*** Opening of Exercise data ***

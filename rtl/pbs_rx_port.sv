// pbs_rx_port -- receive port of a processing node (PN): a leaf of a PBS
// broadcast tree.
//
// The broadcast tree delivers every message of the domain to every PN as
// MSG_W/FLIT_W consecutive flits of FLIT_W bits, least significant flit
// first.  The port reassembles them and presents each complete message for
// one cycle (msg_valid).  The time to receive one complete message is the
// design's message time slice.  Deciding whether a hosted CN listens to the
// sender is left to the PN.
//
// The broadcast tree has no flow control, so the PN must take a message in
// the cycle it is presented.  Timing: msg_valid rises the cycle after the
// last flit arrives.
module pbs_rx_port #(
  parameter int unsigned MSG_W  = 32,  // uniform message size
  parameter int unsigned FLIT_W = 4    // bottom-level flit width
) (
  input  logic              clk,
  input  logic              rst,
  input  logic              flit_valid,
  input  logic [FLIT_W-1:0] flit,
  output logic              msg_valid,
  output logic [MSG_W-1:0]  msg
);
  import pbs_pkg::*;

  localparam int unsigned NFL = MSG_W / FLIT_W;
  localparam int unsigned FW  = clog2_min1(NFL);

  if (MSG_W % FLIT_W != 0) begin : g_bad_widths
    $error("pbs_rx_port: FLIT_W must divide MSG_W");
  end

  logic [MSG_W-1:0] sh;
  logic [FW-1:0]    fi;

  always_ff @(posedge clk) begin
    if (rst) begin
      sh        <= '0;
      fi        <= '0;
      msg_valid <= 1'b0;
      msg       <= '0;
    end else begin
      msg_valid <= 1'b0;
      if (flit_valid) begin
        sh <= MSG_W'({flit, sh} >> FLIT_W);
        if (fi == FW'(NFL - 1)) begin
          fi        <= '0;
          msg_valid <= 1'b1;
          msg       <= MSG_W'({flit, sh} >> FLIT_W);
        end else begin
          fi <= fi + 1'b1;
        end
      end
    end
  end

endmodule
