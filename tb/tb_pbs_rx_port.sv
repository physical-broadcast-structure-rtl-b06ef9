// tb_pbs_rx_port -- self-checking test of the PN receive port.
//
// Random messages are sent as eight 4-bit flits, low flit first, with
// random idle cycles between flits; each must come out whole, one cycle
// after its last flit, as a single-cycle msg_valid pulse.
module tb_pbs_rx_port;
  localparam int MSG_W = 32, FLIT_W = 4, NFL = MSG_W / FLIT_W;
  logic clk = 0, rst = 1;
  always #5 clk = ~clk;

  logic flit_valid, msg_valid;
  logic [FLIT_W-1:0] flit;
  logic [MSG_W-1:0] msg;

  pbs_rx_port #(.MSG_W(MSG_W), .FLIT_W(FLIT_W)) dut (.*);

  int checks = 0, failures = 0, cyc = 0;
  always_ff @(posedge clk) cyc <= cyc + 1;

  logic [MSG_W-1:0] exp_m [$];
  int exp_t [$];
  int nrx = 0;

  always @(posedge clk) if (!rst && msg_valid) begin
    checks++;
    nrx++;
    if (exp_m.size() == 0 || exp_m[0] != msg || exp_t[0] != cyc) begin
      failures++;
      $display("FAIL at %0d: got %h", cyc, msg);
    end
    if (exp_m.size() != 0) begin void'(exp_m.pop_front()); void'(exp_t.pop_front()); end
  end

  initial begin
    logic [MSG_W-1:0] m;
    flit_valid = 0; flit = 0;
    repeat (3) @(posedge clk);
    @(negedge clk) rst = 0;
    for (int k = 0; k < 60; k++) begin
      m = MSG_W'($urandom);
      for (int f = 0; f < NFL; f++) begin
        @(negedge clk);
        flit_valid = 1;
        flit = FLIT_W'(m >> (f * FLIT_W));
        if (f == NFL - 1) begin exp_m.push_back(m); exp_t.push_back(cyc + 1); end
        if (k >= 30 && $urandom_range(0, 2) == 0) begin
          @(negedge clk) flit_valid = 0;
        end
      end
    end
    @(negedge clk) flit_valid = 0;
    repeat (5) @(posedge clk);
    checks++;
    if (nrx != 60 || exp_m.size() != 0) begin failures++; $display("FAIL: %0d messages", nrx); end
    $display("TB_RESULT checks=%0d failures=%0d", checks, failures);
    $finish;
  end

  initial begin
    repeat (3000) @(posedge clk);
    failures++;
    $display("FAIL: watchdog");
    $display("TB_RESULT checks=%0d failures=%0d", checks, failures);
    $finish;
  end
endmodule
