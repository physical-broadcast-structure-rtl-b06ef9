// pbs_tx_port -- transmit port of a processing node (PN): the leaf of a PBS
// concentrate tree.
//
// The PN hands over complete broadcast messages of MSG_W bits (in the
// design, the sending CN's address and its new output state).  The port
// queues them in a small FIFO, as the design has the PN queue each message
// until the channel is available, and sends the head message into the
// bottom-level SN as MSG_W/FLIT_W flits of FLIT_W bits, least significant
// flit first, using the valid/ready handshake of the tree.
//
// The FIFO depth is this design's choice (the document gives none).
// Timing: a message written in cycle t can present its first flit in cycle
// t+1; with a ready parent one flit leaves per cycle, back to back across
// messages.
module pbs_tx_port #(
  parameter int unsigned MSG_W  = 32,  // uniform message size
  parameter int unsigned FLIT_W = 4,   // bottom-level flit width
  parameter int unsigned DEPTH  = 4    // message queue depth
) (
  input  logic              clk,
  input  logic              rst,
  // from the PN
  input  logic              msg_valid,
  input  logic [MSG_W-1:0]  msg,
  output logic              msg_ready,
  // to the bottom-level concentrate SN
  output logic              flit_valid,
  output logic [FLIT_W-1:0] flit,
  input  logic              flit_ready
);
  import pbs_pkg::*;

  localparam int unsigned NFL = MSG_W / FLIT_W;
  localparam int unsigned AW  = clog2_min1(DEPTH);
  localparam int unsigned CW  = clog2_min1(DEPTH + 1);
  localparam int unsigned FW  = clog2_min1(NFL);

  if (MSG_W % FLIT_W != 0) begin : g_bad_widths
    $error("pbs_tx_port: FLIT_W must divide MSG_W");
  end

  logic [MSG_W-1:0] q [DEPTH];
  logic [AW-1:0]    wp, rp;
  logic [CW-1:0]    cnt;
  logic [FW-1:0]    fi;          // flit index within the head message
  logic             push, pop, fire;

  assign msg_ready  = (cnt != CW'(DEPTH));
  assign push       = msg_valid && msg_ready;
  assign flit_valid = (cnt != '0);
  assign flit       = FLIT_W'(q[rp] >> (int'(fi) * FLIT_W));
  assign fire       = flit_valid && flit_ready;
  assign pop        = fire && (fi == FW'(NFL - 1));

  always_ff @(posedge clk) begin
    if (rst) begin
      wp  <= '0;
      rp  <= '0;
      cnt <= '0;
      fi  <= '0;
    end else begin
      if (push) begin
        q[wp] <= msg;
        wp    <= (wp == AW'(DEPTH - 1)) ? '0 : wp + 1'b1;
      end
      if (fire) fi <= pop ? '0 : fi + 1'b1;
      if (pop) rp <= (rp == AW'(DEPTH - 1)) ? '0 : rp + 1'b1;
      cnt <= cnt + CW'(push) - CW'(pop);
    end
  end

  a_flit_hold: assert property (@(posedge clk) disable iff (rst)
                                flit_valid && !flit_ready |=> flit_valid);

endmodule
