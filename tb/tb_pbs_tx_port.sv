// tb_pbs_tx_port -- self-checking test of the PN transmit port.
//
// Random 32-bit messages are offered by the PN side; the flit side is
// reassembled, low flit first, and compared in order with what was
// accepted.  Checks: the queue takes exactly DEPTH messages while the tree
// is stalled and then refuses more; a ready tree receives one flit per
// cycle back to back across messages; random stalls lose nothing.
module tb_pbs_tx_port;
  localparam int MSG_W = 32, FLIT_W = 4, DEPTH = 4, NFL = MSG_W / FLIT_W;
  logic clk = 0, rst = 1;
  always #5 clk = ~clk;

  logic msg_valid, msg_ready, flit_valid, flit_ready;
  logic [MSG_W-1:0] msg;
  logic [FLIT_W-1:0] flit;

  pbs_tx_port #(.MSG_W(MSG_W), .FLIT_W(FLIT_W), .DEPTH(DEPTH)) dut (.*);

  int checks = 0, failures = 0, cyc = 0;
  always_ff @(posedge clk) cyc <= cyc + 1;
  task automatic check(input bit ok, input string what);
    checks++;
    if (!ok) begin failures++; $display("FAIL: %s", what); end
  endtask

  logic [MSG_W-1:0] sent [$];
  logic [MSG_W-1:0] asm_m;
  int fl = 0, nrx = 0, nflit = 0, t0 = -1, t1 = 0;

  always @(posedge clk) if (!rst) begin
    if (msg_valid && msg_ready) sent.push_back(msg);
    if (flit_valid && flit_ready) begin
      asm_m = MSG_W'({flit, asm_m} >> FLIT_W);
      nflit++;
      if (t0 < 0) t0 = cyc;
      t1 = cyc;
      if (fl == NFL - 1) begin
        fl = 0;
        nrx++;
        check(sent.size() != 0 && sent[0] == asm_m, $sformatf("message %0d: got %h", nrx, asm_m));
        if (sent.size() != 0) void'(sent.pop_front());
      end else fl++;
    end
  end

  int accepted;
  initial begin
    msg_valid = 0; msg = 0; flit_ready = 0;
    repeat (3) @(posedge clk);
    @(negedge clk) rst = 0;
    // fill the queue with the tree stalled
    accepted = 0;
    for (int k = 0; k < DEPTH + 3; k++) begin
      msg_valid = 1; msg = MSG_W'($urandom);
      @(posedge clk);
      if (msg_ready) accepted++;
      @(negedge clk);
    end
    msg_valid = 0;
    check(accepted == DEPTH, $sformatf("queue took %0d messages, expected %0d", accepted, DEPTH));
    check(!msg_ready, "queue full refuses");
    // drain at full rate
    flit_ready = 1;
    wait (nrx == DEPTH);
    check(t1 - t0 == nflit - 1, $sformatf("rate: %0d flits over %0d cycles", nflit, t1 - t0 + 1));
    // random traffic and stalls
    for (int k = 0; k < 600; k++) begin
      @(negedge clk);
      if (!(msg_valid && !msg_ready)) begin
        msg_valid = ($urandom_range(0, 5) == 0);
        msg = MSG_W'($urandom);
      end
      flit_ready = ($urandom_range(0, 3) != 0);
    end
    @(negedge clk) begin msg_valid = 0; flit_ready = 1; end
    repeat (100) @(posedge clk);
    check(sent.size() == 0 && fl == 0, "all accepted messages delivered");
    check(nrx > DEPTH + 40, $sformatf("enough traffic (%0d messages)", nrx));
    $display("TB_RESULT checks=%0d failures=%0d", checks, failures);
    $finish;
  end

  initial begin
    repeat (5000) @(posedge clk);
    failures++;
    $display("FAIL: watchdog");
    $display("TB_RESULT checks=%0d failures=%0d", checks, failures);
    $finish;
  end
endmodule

*** Close of Exercise data ***

» **Activity**
What lines of the data include the word "fire"? Copy each of them.

» **Solution**
  logic             push, pop, fire;
  assign fire       = flit_valid && flit_ready;
  assign pop        = fire && (fi == FW'(NFL - 1));
      if (fire) fi <= pop ? '0 : fi + 1'b1;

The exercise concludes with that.